AT&T is charging an extra $29/month to opt out of “tracking information” - taurussai
http://www.businessinsider.com/att-gigapower-tackles-google-fiber-in-kansas-city--but-its-charging-more-for-privacy-2015-2

======
hackuser
On one hand, I applaud AT&T for giving users an option. On the other ...

1) It assumes privacy is not a right, but a priveledge you pay for. People who
can't afford ~$360/year have just as much right to privacy as those who can.
This is what government regulation is for, to prevent the negative
consequences of open marketplace competition.

2) It's a limited, almost pointless solution. Everyone else can track you:
Your phone provider knows everwhere you go, everyone you communicate with,
what you say to them, etc. On your computer, websites, ad networks, hosted
services (Google, Facebook, etc.). Your electric company, your TV, your credit
card company, etc. etc. AT&T might buy info from other sources on the
customers who pay to prevent ISP tracking. (And what if each of those vendors
charged $360/year for the priveledge of privacy?) Again, the only solution is
government regulation; individuals can't hope to protect themselves.

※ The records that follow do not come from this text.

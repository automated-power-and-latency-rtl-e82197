// tb_sort_block -- random sets of up to seven packets; after one cycle the
// slots must hold the valid packets by decreasing age (ties: lower input
// port first), then the empty ones, each with its input port and eject flag.
// The reference repeatedly picks the oldest remaining packet.
module tb_sort_block;
  import noc_pkg::*;
  int checks = 0, failures = 0;
  logic clk = 0, rst_n = 0;
  always #5 clk = ~clk;

  pkt_t               in_pkt [N_PORTS];
  logic [N_PORTS-1:0] in_local;
  pkt_t               s2_pkt [N_PORTS];
  port_t              s2_from [N_PORTS];
  logic [N_PORTS-1:0] s2_local;

  sort_block dut (.clk, .rst_n, .in_pkt, .in_local, .s2_pkt, .s2_from, .s2_local);

  task automatic chk(string what, int got, int exp);
    checks++;
    if (got != exp) begin
      failures++;
      $display("FAIL %s: got %0d expected %0d", what, got, exp);
    end
  endtask

  initial begin
    repeat (20000) @(posedge clk);
    failures++;
    $display("watchdog expired");
    $display("TB_RESULT checks=%0d failures=%0d", checks, failures);
    $finish;
  end

  initial begin
    bit used [N_PORTS];
    int order [N_PORTS];
    for (int p = 0; p < N_PORTS; p++) in_pkt[p] = '0;
    in_local = '0;
    repeat (2) @(posedge clk);
    rst_n = 1;
    for (int c = 0; c < 3000; c++) begin
      @(negedge clk);
      for (int p = 0; p < N_PORTS; p++) begin
        in_pkt[p] = pkt_t'({$urandom, $urandom, $urandom});
        in_pkt[p].valid = ($urandom_range(0, 3) != 0);
        in_pkt[p].age = AGE_W'($urandom_range(0, 6));   // frequent ties
        in_local[p] = 1'($urandom);
        used[p] = 0;
      end
      // reference: valid packets oldest first, then empty slots, by port
      for (int k = 0; k < N_PORTS; k++) begin
        automatic int best = -1;
        for (int p = 0; p < N_PORTS; p++) begin
          if (used[p]) continue;
          if (best < 0) best = p;
          else if (in_pkt[p].valid && !in_pkt[best].valid) best = p;
          else if (in_pkt[p].valid == in_pkt[best].valid &&
                   in_pkt[p].valid && in_pkt[p].age > in_pkt[best].age) best = p;
        end
        used[best] = 1;
        order[k] = best;
      end
      @(posedge clk); #1;
      for (int k = 0; k < N_PORTS; k++) begin
        chk("slot packet", s2_pkt[k] == in_pkt[order[k]], 1);
        chk("slot port", s2_from[k], order[k]);
        chk("slot eject flag", s2_local[k], in_local[order[k]]);
      end
    end
    $display("TB_RESULT checks=%0d failures=%0d", checks, failures);
    $finish;
  end
endmodule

3) It's expensive, as expensive as a cheap Internet connection.

Is it priced at cost plus a margin? If so, that implies each user's tracking
data is worth maybe $20/month to AT&T. That seems very high; if users only
knew what they were giving away!

Or is it priced at what AT&T thinks the market will bear? Is there really a
market for limited privacy at $30/month?

------
0x5f3759df-i
Does this somehow conflict with the DCMA safe harbor provisions? I thought the
deal was that they weren't responsible for the things done on their network as
long as they don't know about it.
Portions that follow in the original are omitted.